Obtaining proof of signing authority is always best practice due to the formalistic requirements of proving the existence of a contract in a UAE court. However, companies contracting with FZ-LLC’s in the DCCA should now be on extra notice to ensure that purported authorized signatories are truly empowered to bind their relevant corporate body.

Pledge on FZ-LLC Shares

The 2015 Companies Law allow shareholders to set a pledge on the shares of a limited liability company incorporated onshore in the UAE for the benefit of creditors. An innovation in the New Regulations is that introduces a similar pledge for shareholders to create a registered pledge over their shares in a FZ-LLC for the benefit of a creditor as security for an obligation. If enforced, the pledge calls for the shares to be sold in a public auction and the proceeds used to cover costs, pay the debts owed to the pledgee. The DCC registrar is authorized to register this pledge. However, it has yet to be seen how this system will work in practice, and how the pledge will be enforced.

Branch Offices

There are no major changes in the registration and operation of branch offices of UAE companies and foreign companies with registered branch offices in the DCCA. The Old Regulations referred to a “principal representative,” but in practice such person was often referred to as a manager. The New Regulations require the appointment of at least one person who is authorized to accept service of any document or notice on behalf of the branch. It is anticipated that this person will also be deemed as the manager by practice.

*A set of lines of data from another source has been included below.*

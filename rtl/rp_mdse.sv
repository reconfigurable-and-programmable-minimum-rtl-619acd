// rp_mdse: reconfigurable and programmable minimum distance search engine.
//
// An N x N array of B-bit processing elements whose storage cells double as
// an SRAM. The same array is configured, by command, into one of three
// machines:
//   * SRAM : all cells of the array are read/written over the data bus:
//            words 0..N*N-1 are the PEs' stored words (reference block or
//            code-book, PE row r column c at r*N+c), then the N*N PE
//            search-data cells, then the (N-1)*(2*PMAX-1) SLA stages.
//            Read latency 1 clock.
//   * VQ   : full-search vector quantisation. Row k of the array holds
//            code-vector k (N components, one per column). The N components
//            of an input vector arrive one per `vin_valid` clock; for each,
//            one column computes |x - v| in all rows in parallel and the
//            row accumulators add. A winner-take-all stage then reports the
//            row (code-vector) of least L1 distance on `found_addr`,
//            N+1 clocks after the first component.
//   * ME   : full-search block motion estimation. The array holds the N x N
//            reference block; the (N+2p) x (N+2p) search area is streamed
//            in raster order, one pel per `sin_valid` clock, through the
//            systolic array and the programmable shift latch array. Column
//            partial sums feed the serial adder chain, whose distances for
//            all (2p+1)^2 displacements go to the motion vector calculator.
//            `mv_m`/`mv_n` (vertical/horizontal, -p..p) and `min_sad` are
//            valid with `done`, (N+2p)^2 + N + 2 clocks after the first pel
//            when no stalls occur. p (1..PMAX) is chosen by `psel` at start.
// Defaults are those of the fabricated prototype: 16 six-bit PEs as a 4 x 4
// array, a maximum displacement of 2 and a 4-word winner-take-all.
// Single-clock edge-triggered timing, the command interface and the
// handshakes are this design's own.
module rp_mdse
  import rp_mdse_pkg::*;
#(
  parameter int unsigned N    = 4,
  parameter int unsigned B    = 6,
  parameter int unsigned PMAX = 2,
  localparam int unsigned PW  = $clog2(PMAX+1),
  localparam int unsigned WORDS = 2*N*N + (N-1)*(2*PMAX-1),
  localparam int unsigned AW  = $clog2(WORDS),
  localparam int unsigned IW  = (N > 1) ? $clog2(N) : 1,
  localparam int unsigned SW  = B + $clog2(N),       // column sum / VQ distance
  localparam int unsigned DW  = B + $clog2(N*N),     // block distance
  localparam int unsigned VW  = PW + 1
) (
  input  logic                 clk,
  input  logic                 rst_n,
  // command signals
  input  logic                 cs,
  input  cmd_e                 cmd,
  input  logic                 start,
  input  logic [PW-1:0]        psel,
  output mode_e                mode,
  output cfg_t                 cfg,
  output logic                 busy,
  output logic                 done,
  // SRAM access (address bus / data bus)
  input  logic                 req,
  input  logic                 wr,
  input  logic [AW-1:0]        addr,
  input  logic [B-1:0]         din,
  output logic [B-1:0]         dout,
  output logic                 dout_valid,
  // VQ input vector / found address
  input  logic                 vin_valid,
  input  logic [B-1:0]         vin,
  output logic [IW-1:0]        found_addr,
  output logic [SW-1:0]        found_dist,
  output logic                 found_valid,
  // ME search area / found motion vector
  input  logic                 sin_valid,
  input  logic [B-1:0]         sin,
  output logic signed [VW-1:0] mv_m,
  output logic signed [VW-1:0] mv_n,
  output logic [DW-1:0]        min_sad,
  output logic                 mv_done
);

  logic          sram_en, me_en, mvc_clr, mvc_valid, acc_en, wta_eval;
  logic [PW-1:0] psel_q;
  logic [N-1:0]  vq_col;
  logic [WORDS-1:0] wl;
  logic [B-1:0]  bl_wdata, bl_rdata;
  logic          bl_we;
  logic [SW-1:0] col_sum [N];
  logic [B-1:0]  row_ad  [N];
  logic [SW-1:0] acc     [N];
  logic [DW-1:0] sad;
  logic          access;

  assign access = sram_en & req;

  global_ctrl #(.N(N), .PMAX(PMAX)) u_ctrl (
    .clk, .rst_n, .cs, .cmd, .start, .psel, .sin_valid, .vin_valid,
    .mode, .cfg, .busy, .done, .sram_en,
    .psel_q, .me_en, .mvc_clr, .mvc_valid,
    .vq_col, .acc_en, .wta_eval
  );

  addr_decoder #(.WORDS(WORDS)) u_dec (
    .en (access), .addr, .wl
  );

  sram_io #(.B(B)) u_io (
    .clk, .rst_n, .access, .wr, .din,
    .bl_wdata, .bl_we, .bl_rdata,
    .dout, .dout_valid
  );

  pe_array #(.N(N), .B(B), .PMAX(PMAX)) u_array (
    .clk, .rst_n,
    .clr    (cfg.reset),
    .wl, .we(bl_we), .wdata(bl_wdata), .rdata(bl_rdata),
    .me_en, .psel(psel_q), .sin, .col_sum,
    .cfg1   (cfg.cfg1), .vq_col, .v_in(vin), .row_ad
  );

  adder_chain #(.N(N), .SW(SW), .DW(DW)) u_chain (
    .clk, .rst_n, .clr(cfg.reset), .en(me_en), .col_sum, .sad
  );

  mvc #(.DW(DW), .PMAX(PMAX)) u_mvc (
    .clk, .rst_n, .clr(mvc_clr), .psel(psel_q),
    .valid(mvc_valid), .sad, .mv_m, .mv_n, .min_sad, .done(mv_done)
  );

  row_accumulators #(.N(N), .B(B)) u_acc (
    .clk, .rst_n, .clr(cfg.reset), .en(acc_en), .row_ad, .acc
  );

  dam_wtac #(.N(N), .DW(SW)) u_wta (
    .clk, .rst_n, .eval(wta_eval), .dists(acc),
    .found_addr, .found_dist, .found_valid
  );

endmodule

Action Required for FZ-LLCs

All companies active in DCC free zones must take action to comply with the New Regulations, and should:

• review their existing articles of association and memorandum of association to consider if changes are required;

• review corporate governance procedures and best practices;

• check that the directors registrar is maintained and updated; and

• reiterate fiduciary duties and expectations for directors and officers.

Finally, companies doing business with a DCCA entity should confirm that contract signatories are expressly authorized to engage in such transactions.